Statistical analysis
The random-effects models by Dersimonian and Laird [54], which incorporated variations both within and between studies, were used to calculate pooled RR of all-causes, CVD, and cancer mortality for the highest versus lowest coffee consumption and for 1 cup a day increment. When studies had not used the lowest category as a reference, we recalculated the RRs and their 95% CI relative to the lowest category. For any study which provided results separately by sex, we combined the RRs and then included the pooled RR in the meta-analysis.
Linear dose–response relationships were evaluated using the method developed by Greenland and Longnecker [55,56,57] to estimate the study specific slope lines. Studies that provided RRs for only 2 exposure categories [17, 34, 39] or did not report the number of deaths and subjects for each coffee consumption category [18, 24, 25, 28] could not be included in dose–response analysis. We used the median value of coffee consumption for each exposure category. If the upper category was open-ended, we assumed the same interval as the adjacent category. A potential non-linear dose–response relationship was also assessed between coffee consumption and mortality using restricted cubic splines with 4 knots at fixed percentiles (5, 35, 65, and 95%) of the aggregated exposure. We computed the P value for non-linearity by testing the null hypothesis in which the coefficient of the second spline is equal to zero [58].
To investigate whether the association between coffee consumption and all-cause mortality differed by age (< 60/≥ 60 years), sex, BMI (< 25/≥ 25 kg/m2), alcohol consumption (low/high), smoking status (non-smoker/smoker), geographical region (US/Europe/Asia) or caffeine content of coffee (decaffeinated/caffeinated), we conducted stratified analysis when separated data were available.
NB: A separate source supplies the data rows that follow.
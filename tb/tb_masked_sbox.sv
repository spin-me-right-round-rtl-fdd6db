// tb_masked_sbox: all 256 inputs, each split into two random shares, streamed
// through the masked bit-serial S-box: 8 load cycles and 18 compute cycles
// per byte (26 per result), fresh randomness every cycle. The xor of the
// output shares is compared with the reference S-box.
module tb_masked_sbox;
  import aes_ref_pkg::*;
  import aes_rs_pkg::*;

  logic        clk = 1'b0, rst_n = 1'b0;
  logic [1:0]  x_i = '0, y_i;
  logic [17:0] r = '0;
  sbox_op_e    op = SB_IDLE;
  int          checks = 0, failures = 0;

  always #5 clk = ~clk;
  always @(negedge clk) r <= 18'($urandom);

  masked_sbox dut (.*);

  initial begin
    repeat (9000) @(posedge clk);
    $display("watchdog expired");
    failures++;
    $display("TB_RESULT checks=%0d failures=%0d", checks, failures);
    $finish;
  end

  initial begin
    logic [7:0] prev, got, inb, m;
    repeat (2) @(posedge clk);
    rst_n <= 1'b1;
    @(posedge clk);
    for (int v = 0; v <= 256; v++) begin
      inb = 8'((v * 37 + 11) % 256);
      m   = 8'($urandom);
      for (int b = 7; b >= 0; b--) begin
        op  <= (b == 0) ? SB_LOAD_LAST : SB_LOAD;
        x_i <= {m[b], inb[b] ^ m[b]};
        @(negedge clk);
        got[b] = y_i[0] ^ y_i[1];
        @(posedge clk);
      end
      if (v > 0) begin
        checks++;
        if (got !== sbox(prev)) begin
          failures++;
          $display("S(%02h) = %02h, expected %02h", prev, got, sbox(prev));
        end
      end
      prev = inb;
      repeat (18) begin op <= SB_CALC; @(posedge clk); end
    end
    op <= SB_IDLE;
    $display("TB_RESULT checks=%0d failures=%0d", checks, failures);
    $finish;
  end
endmodule
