// aes_bs_state: state array of the bit-serial AES.
//
// Four srl32 rows hold the 16 state bytes, row r holding bytes (r, c) for
// columns c = 0..3; the byte of column 0 sits at the head (position 31) with
// its MSB first. Each row has its own shift enable. The input of each row is
// chosen by st_sel:
//   ST_CHAIN_IN / ST_CHAIN_SBOX  the rows form one 128-bit chain: row r takes
//       the serial output of row r+1, row 3 takes the external bit din
//       (loading) or the S-box output sbox_out (SubBytes). Bytes therefore
//       leave and enter the chain in row-major order: (0,0),(0,1),...,(3,3).
//   ST_ROT  every row rotates on itself; enabling row r for 8r cycles
//       performs ShiftRows.
//   ST_MC   every row takes its output bit of the bit-serial MixColumns.
// head0 is the bit leaving row 0, which the core xors with the round key to
// feed the S-box and to produce ciphertext. The read port of every row taps
// position 30, the bit behind the head, for MixColumns.
//
// Structure (one shift register per row, separate enables, next-to-last read
// port, MixColumns muxed into the rows) follows the reference design.
module aes_bs_state
  import aes_rs_pkg::*;
(
  input  logic       clk,
  input  logic [3:0] en,
  input  st_sel_e    sel,
  input  logic       mc_first,
  input  logic [2:0] bit_idx,
  input  logic       din,
  input  logic       sbox_out,
  output logic       head0
);
  logic [3:0] head, next, d, mc;

  for (genvar r = 0; r < 4; r++) begin : g_row
    srl32 u_row (.clk(clk), .ce(en[r]), .d(d[r]), .a(5'd30), .q(next[r]), .q31(head[r]));
  end

  aes_bs_mixcol u_mc (
    .clk(clk), .en(sel == ST_MC && en[0]), .mc_first(mc_first), .bit_idx(bit_idx),
    .head(head), .next(next), .mc(mc)
  );

  always_comb begin
    for (int r = 0; r < 4; r++) begin
      unique case (sel)
        ST_CHAIN_IN:   d[r] = (r == 3) ? din      : head[(r+1)%4];
        ST_CHAIN_SBOX: d[r] = (r == 3) ? sbox_out : head[(r+1)%4];
        ST_ROT:        d[r] = head[r];
        ST_MC:         d[r] = mc[r];
        default:       d[r] = head[r];
      endcase
    end
  end

  assign head0 = head[0];
endmodule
Heterogeneity among the studies was evaluated using the Q statistic, and inconsistency was quantified through the I2 statistic. To investigate the robustness of the pooled RR, sensitivity analysis excluding one study at a time was conducted. Publication bias was assessed with Begg’s [59] and Egger’s tests [60]. A two-tailed P < 0.05 was assumed to be statistically significant. The Stata/SE software (version 14.2; Stata Corp LP, College Station, Texas) was used for all the statistical analyses.
Results
Study characteristics
A total of forty prospective cohort studies from 39 articles (1 article [8] provided results from 3 cohorts and 2 articles [41, 44] reported results for mortality from different causes from the same cohort) involving 3,852,651 subjects and 323,120 deaths from all-causes, 229,884 deaths from cancer, and 81,188 deaths from CVD (2 studies [24, 28] did not report the number of deaths) were included in this meta-analysis [7,8,9,10,11,12,13,14,15,16,17,18,19,20,21,22,23,24,25,26,27,28,29,30,31,32,33,34,35,36,37,38,39,40,41,42,43,44,45]. Details of the study selection are shown in Fig. 1. Table 1 shows the main characteristics of studies included in the meta-analysis. The follow-up periods ranged from 6 to 28 years. Studies were conducted in Europe (n = 17) [10, 12,13,14,15, 17, 18, 21, 26, 30, 34, 38,39,40, 42, 43, 45], US (n = 15) [7,8,9, 11, 19, 20, 22, 24, 25, 27, 28, 32, 33]. Japan (n = 6) [16, 29, 31, 35,36,37, 41, 44], Singapore (n = 1) [31], and Australia (n = 1) [23]. Several studies provide separated results by age (n = 11) [8, 9, 25, 27, 33, 35, 37, 44, 45], BMI (n = 7) [8, 9, 13, 27, 43], alcohol consumption (n = 4) [9, 12, 13, 27], smoking status (n = 15) [8, 9, 12, 13, 22, 27, 31, 33,34,35, 43,44,45], and type of coffee (n = 12) [7,8,9, 11, 13, 27, 32, 33, 42, 43]. The results of quality assessment showed that all studies had high qualities indicating nine or higher scores.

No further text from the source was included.